Senior counsel Paul Muite for Keroche Breweries Company making a call after he successfully argued an application filed by Keroche Industries limited seeking to stop the police from destroying its products in the on-going crackdown on illicit liquor on Friday 17 July, 2015.
BY SAM ALFAN.
Kenya Revenue Authority (KRA) has refused to renew Keroche Breweries’ excise licence for the new financial year, a move that has threatened to collapse the alcohol manufacturer’s operations.
KRA in a letter sent to Keroche last week says the alcohol manufacturer has been stating incorrect excise duty rates while filing its returns, and resultantly owes the taxman huge sums of money. KRA however does not indicate how much the brewer owes it.
The taxman adds that Keroche did not attach copies of its tax compliance certificate and those of its directors while applying for renewal of its licence in January. It has now ordered the brewer to cease production of any taxable goods, and to return unused excise stamps it was issued.

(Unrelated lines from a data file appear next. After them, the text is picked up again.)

// morph_accel_top: the morphable many-core accelerator.
//
// Seven (N_CLUSTERS) reconfigurable processing clusters share a 16-port
// cluster interconnection network. Port 15 of that network faces the host:
// the host's stream (from its DMA engine) enters through a bridge that sets
// TDEST from the cluster_id field (word bits 31:28), and inside each cluster a
// second bridge routes on core_id (bits 27:24), so one 32-bit word from the
// host reaches one core controller. Result packets travel back through the
// two round-robin levels to m_host_*. Cluster i sits on network port i and
// has cluster_id i.
// The reconfiguration engine, reached by the host through the ctl_* register
// port, streams partial bitstreams from the flash to the ICAP and then sets
// the cluster's configuration (blank, Type A/B/C: 0/15/12/8 live cores);
// while it rewrites a cluster, that cluster is isolated and the others keep
// running. PEs reach the cluster memory and, with word address bit 31 set,
// the shared memory controller (bit 30 selects the atomic sync words).
// The processing elements, the host's DMA/PCIe side, the flash and the ICAP
// are outside this RTL: their signals are ports. The PE arrays are indexed
// [cluster][core]. All logic runs on one clock with a synchronous active-low
// reset. Cluster count, cores per cluster and the partitioning into static
// and reconfigurable parts follow the document; port placement and the
// address map are this design's.
module morph_accel_top
  import morph_pkg::*;
#(
  parameter int unsigned N_CLUSTERS   = 7,
  parameter int unsigned MAX_CORES    = 15,
  parameter int unsigned NUM_COUNTERS = 5,
  parameter int unsigned LMEM_DEPTH   = 4096,
  parameter int unsigned CMEM_DEPTH   = 1024,
  parameter int unsigned SHARED_DEPTH = 16384,
  parameter int unsigned FLASH_AW     = 26,
  parameter int unsigned SLOT_SHIFT   = 21
) (
  input  logic                 clk,
  input  logic                 rst_n,
  // host stream in (host -> cores)
  input  logic [DATA_W-1:0]    s_host_tdata,
  input  logic                 s_host_tlast,
  input  logic                 s_host_tvalid,
  output logic                 s_host_tready,
  // host stream out (cores -> host)
  output logic [DATA_W-1:0]    m_host_tdata,
  output logic                 m_host_tlast,
  output logic                 m_host_tvalid,
  input  logic                 m_host_tready,
  // reconfiguration control memory
  input  logic [1:0]           ctl_addr,
  input  logic                 ctl_we,
  input  logic [31:0]          ctl_wdata,
  output logic [31:0]          ctl_rdata,
  // bitstream flash
  output logic                 flash_req,
  output logic [FLASH_AW-1:0]  flash_addr,
  input  logic                 flash_gnt,
  input  logic                 flash_rvalid,
  input  logic [15:0]          flash_rdata,
  // configuration port
  output logic                 icap_csib,
  output logic                 icap_rdwrb,
  output logic [31:0]          icap_i,
  // processing elements
  output core_to_pe_t [N_CLUSTERS-1:0][MAX_CORES-1:0] to_pe,
  input  pe_to_core_t [N_CLUSTERS-1:0][MAX_CORES-1:0] from_pe,
  input  mem_req_t    [N_CLUSTERS-1:0][MAX_CORES-1:0] pe_lmem_req,
  output logic        [N_CLUSTERS-1:0][MAX_CORES-1:0] pe_lmem_gnt,
  output mem_rsp_t    [N_CLUSTERS-1:0][MAX_CORES-1:0] pe_lmem_rsp,
  input  mem_req_t    [N_CLUSTERS-1:0][MAX_CORES-1:0] pe_bus_req,
  output logic        [N_CLUSTERS-1:0][MAX_CORES-1:0] pe_bus_gnt,
  output mem_rsp_t    [N_CLUSTERS-1:0][MAX_CORES-1:0] pe_bus_rsp,
  output logic         [N_CLUSTERS-1:0]               cluster_active
);
  localparam int unsigned NP = 16;
  localparam int unsigned UP = 15;

  logic [NP-1:0][DATA_W-1:0]  cn_s_tdata, cn_m_tdata;
  logic [NP-1:0][TDEST_W-1:0] cn_s_tdest;
  logic [NP-1:0]              cn_s_tlast, cn_s_tvalid, cn_s_tready;
  logic [NP-1:0]              cn_m_tlast, cn_m_tvalid, cn_m_tready;

  // host-side bridge: TDEST from cluster_id
  axis_bridge #(.DEST_LSB(CLUSTER_LSB)) u_host_bridge (
    .clk, .rst_n,
    .s_dn_tdata(s_host_tdata), .s_dn_tlast(s_host_tlast), .s_dn_tvalid(s_host_tvalid),
    .s_dn_tready(s_host_tready),
    .m_dn_tdata(cn_s_tdata[UP]), .m_dn_tdest(cn_s_tdest[UP]), .m_dn_tlast(cn_s_tlast[UP]),
    .m_dn_tvalid(cn_s_tvalid[UP]), .m_dn_tready(cn_s_tready[UP]),
    .s_up_tdata(cn_m_tdata[UP]), .s_up_tlast(cn_m_tlast[UP]), .s_up_tvalid(cn_m_tvalid[UP]),
    .s_up_tready(cn_m_tready[UP]),
    .m_up_tdata(m_host_tdata), .m_up_tlast(m_host_tlast), .m_up_tvalid(m_host_tvalid),
    .m_up_tready(m_host_tready)
  );

  axis_interconnect #(.N_PORTS(NP), .UP_PORT(UP)) u_cluster_net (
    .clk, .rst_n,
    .s_tdata(cn_s_tdata), .s_tdest(cn_s_tdest), .s_tlast(cn_s_tlast),
    .s_tvalid(cn_s_tvalid), .s_tready(cn_s_tready),
    .m_tdata(cn_m_tdata), .m_tlast(cn_m_tlast), .m_tvalid(cn_m_tvalid),
    .m_tready(cn_m_tready)
  );

  cluster_cfg_e [N_CLUSTERS-1:0] cluster_cfg;
  logic         [N_CLUSTERS-1:0] cluster_busy;
  mem_req_t     [N_CLUSTERS-1:0] ext_req;
  mem_rsp_t     [N_CLUSTERS-1:0] ext_rsp;
  logic         [N_CLUSTERS-1:0] ext_gnt;

  for (genvar k = 0; k < UP; k++) begin : g_port
    if (k < N_CLUSTERS) begin : g_cluster
      assign cn_s_tdest[k] = '0;
      processing_cluster #(
        .MAX_CORES(MAX_CORES), .NUM_COUNTERS(NUM_COUNTERS),
        .LMEM_DEPTH(LMEM_DEPTH), .CMEM_DEPTH(CMEM_DEPTH)
      ) u_cluster (
        .clk, .rst_n, .cluster_id(ID_W'(k)),
        .cfg(cluster_cfg[k]), .reconfiguring(cluster_busy[k]),
        .s_tdata(cn_m_tdata[k]), .s_tlast(cn_m_tlast[k]), .s_tvalid(cn_m_tvalid[k]),
        .s_tready(cn_m_tready[k]),
        .m_tdata(cn_s_tdata[k]), .m_tlast(cn_s_tlast[k]), .m_tvalid(cn_s_tvalid[k]),
        .m_tready(cn_s_tready[k]),
        .to_pe(to_pe[k]), .from_pe(from_pe[k]),
        .pe_lmem_req(pe_lmem_req[k]), .pe_lmem_gnt(pe_lmem_gnt[k]), .pe_lmem_rsp(pe_lmem_rsp[k]),
        .pe_bus_req(pe_bus_req[k]), .pe_bus_gnt(pe_bus_gnt[k]), .pe_bus_rsp(pe_bus_rsp[k]),
        .ext_req(ext_req[k]), .ext_gnt(ext_gnt[k]), .ext_rsp(ext_rsp[k]),
        .active(cluster_active[k])
      );
    end else begin : g_unused
      assign cn_s_tdata[k]  = '0;
      assign cn_s_tdest[k]  = '0;
      assign cn_s_tlast[k]  = 1'b0;
      assign cn_s_tvalid[k] = 1'b0;
      assign cn_m_tready[k] = 1'b1;
    end
  end

  shared_memory_controller #(.N_CLUSTERS(N_CLUSTERS), .SHARED_DEPTH(SHARED_DEPTH)) u_shmem (
    .clk, .rst_n, .cl_req(ext_req), .cl_gnt(ext_gnt), .cl_rsp(ext_rsp)
  );

  reconf_engine #(
    .N_CLUSTERS(N_CLUSTERS), .FLASH_AW(FLASH_AW), .SLOT_SHIFT(SLOT_SHIFT)
  ) u_reconf (
    .clk, .rst_n,
    .ctl_addr, .ctl_we, .ctl_wdata, .ctl_rdata,
    .flash_req, .flash_addr, .flash_gnt, .flash_rvalid, .flash_rdata,
    .icap_csib, .icap_rdwrb, .icap_i,
    .cluster_cfg, .cluster_busy
  );
endmodule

“Reference is made to our letter to you dated February 4 indicating that you failed to submit copies of valid tax compliance certificates for the company and its directors. In addition, your company has failed to declare correct excise duty rates, resulting to huge tax arrears.
“You are forthwith required to cease manufacture of excisable goods, pay excise for all goods manufactured by you, return all unused excise stamps issued to you by KRA,” the letter reads.

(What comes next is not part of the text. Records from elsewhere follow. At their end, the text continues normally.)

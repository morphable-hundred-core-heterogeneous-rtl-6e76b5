// tb_morph_accel_top: end-to-end run of the whole accelerator at its default
// size (7 clusters x 15 core slots), with a behavioural PE in every slot, a
// flash model holding four partial bitstreams and a host model that plays the
// hypervisor's part: for each of the four kernels (integer add, integer inner
// product, FP add, FP inner product) it keeps running chunks on clusters that
// already hold the best PE type for the kernel (A, B, C, C) while it
// reconfigures the others one at a time through the control memory, and
// dispatches work to each as soon as its reconfiguration is done. Afterwards
// two clusters are switched off to blank boxes (as a power ceiling would) and
// one is brought back.
// Every result packet is checked (six words, TLAST, ids, PE memory checks,
// event counts of the kernel on that PE type, atomic swap chain over all
// cores), and so is every bitstream word reaching the ICAP. Mechanisms that
// must each happen at least once: reconfiguration to each of the four
// configurations, refusal of a command while busy, words dropped by a blank
// cluster and by a slot the configuration does not hold, execution on other
// clusters during a reconfiguration, contention on the cluster network, on a
// core network, on a cluster's memory bus and on the shared memory, and host
// back-pressure on the result stream.
module tb_morph_accel_top;
  import morph_pkg::*;
  localparam int NC = 7, MC = 15, SS = 21;
  localparam int SZ [4] = '{460, 2000, 2000, 2000};
  logic clk = 0;
  always #5 clk = ~clk;
  logic rst_n;
  logic [31:0] s_host_tdata, m_host_tdata;
  logic s_host_tlast, s_host_tvalid, s_host_tready, m_host_tlast, m_host_tvalid, m_host_tready;
  logic [1:0]  ctl_addr;
  logic        ctl_we;
  logic [31:0] ctl_wdata, ctl_rdata;
  logic        flash_req, flash_gnt, flash_rvalid;
  logic [25:0] flash_addr;
  logic [15:0] flash_rdata;
  logic        icap_csib, icap_rdwrb;
  logic [31:0] icap_i;
  core_to_pe_t [NC-1:0][MC-1:0] to_pe;
  pe_to_core_t [NC-1:0][MC-1:0] from_pe;
  mem_req_t    [NC-1:0][MC-1:0] pe_lmem_req, pe_bus_req;
  logic        [NC-1:0][MC-1:0] pe_lmem_gnt, pe_bus_gnt;
  mem_rsp_t    [NC-1:0][MC-1:0] pe_lmem_rsp, pe_bus_rsp;
  logic        [NC-1:0]         cluster_active;
  int checks = 0, failures = 0;

  morph_accel_top dut (.*);

  flash_model #(.AW(26), .SLOT_SHIFT(SS), .LAT(3), .STALL_EVERY(7),
                .SIZE0(SZ[0]), .SIZE1(SZ[1]), .SIZE2(SZ[2]), .SIZE3(SZ[3])) u_flash (
    .clk, .req(flash_req), .addr(flash_addr), .gnt(flash_gnt), .rvalid(flash_rvalid), .rdata(flash_rdata)
  );

  for (genvar k = 0; k < NC; k++) begin : g_cl
    for (genvar c = 0; c < MC; c++) begin : g_pe
      pe_model #(.CLUSTER(k), .CORE(c)) u_pe (
        .clk, .to_pe(to_pe[k][c]), .from_pe(from_pe[k][c]),
        .lmem_req(pe_lmem_req[k][c]), .lmem_gnt(pe_lmem_gnt[k][c]), .lmem_rsp(pe_lmem_rsp[k][c]),
        .bus_req(pe_bus_req[k][c]), .bus_gnt(pe_bus_gnt[k][c]), .bus_rsp(pe_bus_rsp[k][c])
      );
    end
  end

  initial begin
    repeat (400000) @(posedge clk);
    failures++;
    $display("watchdog expired pending=%0d packets=%0d sendq=%0d outq=%0d icap=%0d", pending, packets, sendq.size(), outq.size(), icap_n);
    $display("TB_RESULT checks=%0d failures=%0d", checks, failures);
    $finish;
  end

  task automatic chk(input logic c, input string m);
    checks++;
    if (!c) begin failures++; $display("FAIL: %s", m); end
  endtask

  // ---------------- mechanism counters ----------------
  int n_reconf [4], n_rejected, n_blank_drop, n_slot_drop, n_overlap;
  int n_cnet_cont, n_corenet_cont, n_bus_cont, n_shmem_cont, n_backpressure;

  always @(posedge clk) if (rst_n) begin
    int r;
    r = 0;
    for (int k = 0; k < NC; k++) r += int'(dut.cn_s_tvalid[k]);
    if (r > 1) n_cnet_cont++;
    r = 0;
    for (int k = 0; k < NC; k++) r += int'(pe_bus_req[0][k].req);
    if (r > 1) n_bus_cont++;
    r = 0;
    for (int k = 0; k < NC; k++) r += int'(dut.ext_req[k].req);
    if (r > 1) n_shmem_cont++;
    if (m_host_tvalid && !m_host_tready) n_backpressure++;
    if (dut.cluster_busy != '0) begin
      r = 0;
      for (int k = 0; k < NC; k++) for (int c = 0; c < MC; c++) r += int'(!to_pe[k][c].pe_rst);
      if (r > 0) n_overlap++;
    end
  end
  for (genvar k = 0; k < NC; k++) begin : g_mon
    always @(posedge clk) if (rst_n && $countones(dut.g_port[k].g_cluster.u_cluster.ic_s_tvalid[MC-1:0]) > 1)
      n_corenet_cont++;
  end

  // ---------------- ICAP monitor ----------------
  function automatic logic [15:0] fw(logic [25:0] a);
    return a[15:0] ^ 16'h5A3C ^ {a[7:0], a[15:8]};
  endfunction
  int icap_n = 0, icap_cfg = 0;
  always @(posedge clk) if (rst_n && !icap_csib) begin
    logic [25:0] a;
    a = (26'(icap_cfg) << SS) + 26'(2 + 2*icap_n);
    checks++;
    if (icap_i != {fw(a), fw(a + 1)}) begin failures++; $display("ICAP word %0d of cfg %0d", icap_n, icap_cfg); end
    icap_n++;
  end

  // ---------------- host stream out ----------------
  logic [32:0] outq[$];
  logic bp_on = 1;
  always @(posedge clk) if (rst_n && m_host_tvalid && m_host_tready) outq.push_back({m_host_tlast, m_host_tdata});
  always @(negedge clk) m_host_tready = bp_on ? (($urandom % 4) != 0) : 1'b1;

  // ---------------- host stream in ----------------
  logic [31:0] sendq[$];
  always @(negedge clk) if (rst_n) begin
    if (s_host_tvalid && s_host_tready_q) s_host_tvalid = 0;
    if (!s_host_tvalid && sendq.size() > 0) begin
      s_host_tdata = sendq.pop_front(); s_host_tvalid = 1; s_host_tlast = 1;
    end
  end
  logic s_host_tready_q;
  always @(posedge clk) s_host_tready_q <= s_host_tready && s_host_tvalid;

  // ---------------- dispatch and checking ----------------
  cluster_cfg_e type_of [NC];
  int kern_of [NC][MC], n_of [NC][MC];
  int pending = 0, run_id = 1;
  int seen [int];
  int n_swaps = 0, packets = 0;

  function automatic int live(cluster_cfg_e t);
    return (t == CFG_TYPE_A) ? 15 : (t == CFG_TYPE_B) ? 12 : (t == CFG_TYPE_C) ? 8 : 0;
  endfunction

  task automatic dispatch(input int cl, input int k);
    for (int c = 0; c < live(type_of[cl]); c++) begin
      kern_of[cl][c] = k;
      n_of[cl][c] = 2 + (c + cl) % 5;
      sendq.push_back({4'(cl), 4'(c), 4'(k), 8'(run_id), 12'(n_of[cl][c])});
      pending++;
    end
    run_id++;
  endtask

  // packet checker
  initial forever begin
    logic [32:0] w [6];
    int cl, c, k, n; cluster_cfg_e t;
    for (int i = 0; i < 6; i++) begin
      while (outq.size() == 0) @(negedge clk);
      w[i] = outq.pop_front();
    end
    cl = int'(w[0][31:28]); c = int'(w[0][27:24]);
    for (int i = 0; i < 6; i++) begin
      chk(w[i][32] == (i == 5), "tlast on sixth word");
      chk(w[i][31:24] == w[0][31:24], "packet not interleaved");
    end
    k = kern_of[cl][c]; n = n_of[cl][c]; t = type_of[cl];
    chk(w[0][23] == 1'b0, $sformatf("PE memory checks cluster %0d core %0d", cl, c));
    if (seen.exists(int'(w[0][22:0]))) begin failures++; $display("swap value %h twice", w[0][22:0]); end
    seen[int'(w[0][22:0])] = 1;
    n_swaps++;
    chk(w[2][23:0] == ((k == 2 && t != CFG_TYPE_A) ? 24'(n) : 0), "MUL count");
    chk(w[3][23:0] == ((k >= 3 && t == CFG_TYPE_C) ? 24'(n) : 0), "FP count");
    chk(w[4][23:0] == ((k == 2 && t == CFG_TYPE_A) ? 24'(n) : 0), "SW_MUL count");
    chk(w[5][23:0] == ((k >= 3 && t != CFG_TYPE_C) ? 24'(n) : 0), "SW_FP count");
    chk(w[1][23:0] >= 24'(n), "CLK count");
    packets++;
    pending--;
  end

  // ---------------- control memory ----------------
  task automatic wr(input logic [1:0] a, input logic [31:0] d);
    @(negedge clk);
    ctl_addr = a; ctl_we = 1; ctl_wdata = d;
    @(negedge clk);
    ctl_we = 0;
  endtask
  task automatic rd(input logic [1:0] a, output logic [31:0] d);
    @(negedge clk);
    ctl_addr = a;
    #1 d = ctl_rdata;
  endtask

  task automatic reconf(input int cl, input cluster_cfg_e t);
    logic [31:0] st;
    icap_n = 0; icap_cfg = int'(t);
    wr(2'd0, 32'h8000_0000 | 32'(cl << 4) | 32'(t));
    if (n_rejected == 0) begin
      wr(2'd0, 32'h8000_0001);
      rd(2'd1, st);
      chk(st[2], "second command refused");
      if (st[2]) n_rejected++;
    end
    do rd(2'd1, st); while (st[0]);
    chk(st[1], "done flag");
    chk(icap_n == SZ[t] / 4, $sformatf("ICAP words %0d", icap_n));
    chk(dut.cluster_cfg[cl] == t, "configuration applied");
    wr(2'd1, 32'h6);
    type_of[cl] = t;
    n_reconf[t]++;
  endtask

  // every phase must drain within a bound, or the run ends as failed
  task automatic wait_idle();
    int t;
    t = 0;
    while (pending > 0 || sendq.size() > 0) begin
      @(negedge clk);
      t++;
      if (t > 60000) begin
        failures++;
        $display("phase did not complete: %0d packets missing", pending);
        $display("TB_RESULT checks=%0d failures=%0d", checks, failures);
        $finish;
      end
    end
  endtask

  task automatic kernel_phase(input int k, input cluster_cfg_e best);
    fork
      begin
        for (int cl = 0; cl < NC; cl++) if (type_of[cl] != best) begin
          reconf(cl, best);
          dispatch(cl, k);
        end
      end
      begin
        for (int cl = 0; cl < NC; cl++) if (type_of[cl] == best) dispatch(cl, k);
      end
    join
    wait_idle();
    // second chunk on the whole, now homogeneous, array
    for (int cl = 0; cl < NC; cl++) dispatch(cl, k);
    wait_idle();
  endtask

  task automatic expect_drop(input int cl, input int core, input string why, inout int cnt);
    int p0;
    p0 = packets;
    sendq.push_back({4'(cl), 4'(core), 4'd1, 8'd0, 12'd2});
    repeat (300) @(negedge clk);
    chk(packets == p0 && outq.size() == 0 && sendq.size() == 0, why);
    cnt++;
  endtask

  initial begin
    rst_n = 0;
    s_host_tdata = 0; s_host_tlast = 0; s_host_tvalid = 0;
    ctl_addr = 0; ctl_we = 0; ctl_wdata = 0;
    for (int i = 0; i < 4; i++) n_reconf[i] = 0;
    {n_rejected, n_blank_drop, n_slot_drop, n_overlap} = '0;
    {n_cnet_cont, n_corenet_cont, n_bus_cont, n_shmem_cont, n_backpressure} = '0;
    type_of = '{CFG_TYPE_A, CFG_TYPE_A, CFG_TYPE_A, CFG_TYPE_B, CFG_TYPE_B, CFG_TYPE_C, CFG_TYPE_C};
    repeat (3) @(posedge clk);
    rst_n = 1;
    @(negedge clk);
    chk(cluster_active == '1, "all clusters active after reset");
    kernel_phase(1, CFG_TYPE_A);
    kernel_phase(2, CFG_TYPE_B);
    kernel_phase(3, CFG_TYPE_C);
    kernel_phase(4, CFG_TYPE_C);
    // slot 12 of a Type C cluster does not exist
    expect_drop(0, 12, "Type C cluster drops words for core 12", n_slot_drop);
    // power ceiling: switch two idle clusters off, then bring one back
    reconf(5, CFG_BLANK);
    reconf(6, CFG_BLANK);
    @(negedge clk);
    chk(cluster_active == 7'b0011111, "blank clusters inactive");
    expect_drop(6, 0, "blank cluster drops words", n_blank_drop);
    bp_on = 0;
    reconf(6, CFG_TYPE_C);
    dispatch(6, 4);
    for (int cl = 0; cl < 5; cl++) dispatch(cl, 3);
    wait_idle();
    chk(seen.exists(0) && seen.num() == n_swaps, "atomic swap chain over all cores");
    $display("packets %0d, reconfigurations A/B/C/blank %0d/%0d/%0d/%0d", packets,
             n_reconf[1], n_reconf[2], n_reconf[3], n_reconf[0]);
    $display("rejected %0d, blank drops %0d, slot drops %0d, run during reconfiguration %0d cycles",
             n_rejected, n_blank_drop, n_slot_drop, n_overlap);
    $display("contention: cluster net %0d, core net %0d, cluster bus %0d, shared memory %0d; host back-pressure %0d",
             n_cnet_cont, n_corenet_cont, n_bus_cont, n_shmem_cont, n_backpressure);
    chk(n_reconf[0] > 0 && n_reconf[1] > 0 && n_reconf[2] > 0 && n_reconf[3] > 0, "every configuration loaded");
    chk(n_rejected > 0, "command refusal happened");
    chk(n_blank_drop > 0 && n_slot_drop > 0, "drops happened");
    chk(n_overlap > 0, "execution during reconfiguration happened");
    chk(n_cnet_cont > 0, "cluster network contention happened");
    chk(n_corenet_cont > 0, "core network contention happened");
    chk(n_bus_cont > 0, "cluster bus contention happened");
    chk(n_shmem_cont > 0, "shared memory contention happened");
    chk(n_backpressure > 0, "host back-pressure happened");
    $display("TB_RESULT checks=%0d failures=%0d", checks, failures);
    $finish;
  end
endmodule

Keroche yesterday moved to court seeking to compel the taxman to reverse its decision, as it holds that KRA was yet to issue it with tax compliance certificates at the time it applied for renewal of the licence.

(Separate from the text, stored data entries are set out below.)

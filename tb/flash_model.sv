// flash_model: behavioural model of the linear flash that stores the partial
// bitstreams (testbench only, not synthesizable intent).
//
// Word-addressed, 16-bit. A read request (req, addr) is accepted when gnt is
// high (gnt is high except when STALL_EVERY > 0 and the cycle count hits a
// multiple of it) and its data comes back LAT cycles later with rvalid, in
// order. Contents: configuration slot c starts at word c << SLOT_SHIFT; its
// first two words hold the slot's bitstream size in bytes (SIZE_BYTES[c],
// high half first); every other word is data_word(addr).
module flash_model #(
  parameter int unsigned AW          = 26,
  parameter int unsigned SLOT_SHIFT  = 21,
  parameter int unsigned LAT         = 3,
  parameter int unsigned STALL_EVERY = 0,
  parameter int unsigned SIZE0 = 16,
  parameter int unsigned SIZE1 = 64,
  parameter int unsigned SIZE2 = 64,
  parameter int unsigned SIZE3 = 64
) (
  input  logic          clk,
  input  logic          req,
  input  logic [AW-1:0] addr,
  output logic          gnt,
  output logic          rvalid,
  output logic [15:0]   rdata
);
  function automatic logic [15:0] data_word(logic [AW-1:0] a);
    return a[15:0] ^ 16'h5A3C ^ {a[7:0], a[15:8]};
  endfunction

  function automatic logic [15:0] contents(logic [AW-1:0] a);
    int unsigned slot, sz;
    logic [AW-1:0] off;
    slot = 32'(a >> SLOT_SHIFT);
    off  = a & ((AW'(1) << SLOT_SHIFT) - 1'b1);
    case (slot)
      0: sz = SIZE0;
      1: sz = SIZE1;
      2: sz = SIZE2;
      default: sz = SIZE3;
    endcase
    if (off == 0) return sz[31:16];
    if (off == 1) return sz[15:0];
    return data_word(a);
  endfunction

  logic [LAT-1:0]       vpipe = '0;
  logic [15:0]          dpipe [LAT];
  int unsigned          cyc = 0;

  assign gnt    = (STALL_EVERY == 0) || (cyc % STALL_EVERY != 0);
  assign rvalid = vpipe[LAT-1];
  assign rdata  = dpipe[LAT-1];

  always_ff @(posedge clk) begin
    cyc <= cyc + 1;
    vpipe[0] <= req && gnt;
    dpipe[0] <= contents(addr);
    for (int i = 1; i < LAT; i++) begin
      vpipe[i] <= vpipe[i-1];
      dpipe[i] <= dpipe[i-1];
    end
  end
endmodule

The brewer adds that its directors are separate legal entities hence asking for their tax compliance certificate is illegal.
KRA has also cited the Kenya Bureau of Standards’ cancellation of Keroche’s licence to produce its Crescent gin, brandy and whisky brands. The cancellation has since been revoked by High Court Judge George Odunga following a series of suits from various manufactures, including Keroche.
Keroche now says the taxman can recover undeclared revenue, and that rejecting its licence could cripple its operations despite the millions of shillings it contributes in taxes every year.
The brewer’s managing director Kabutha Nduati adds that her firm had a legitimate expectation that its licence would be renewed after KRA failed to determine its application long after the 30 days stated in law.
“Keroche was not provided with any cogent reason as to why its application for renewal was rejected. KRA which was mandated to consider the application within 30 days from the date it was filed failed to communicate any decision to Keroche. It’s absurd for KRA to require Keroche to submit documents and information which is issued by it,” the brewer says.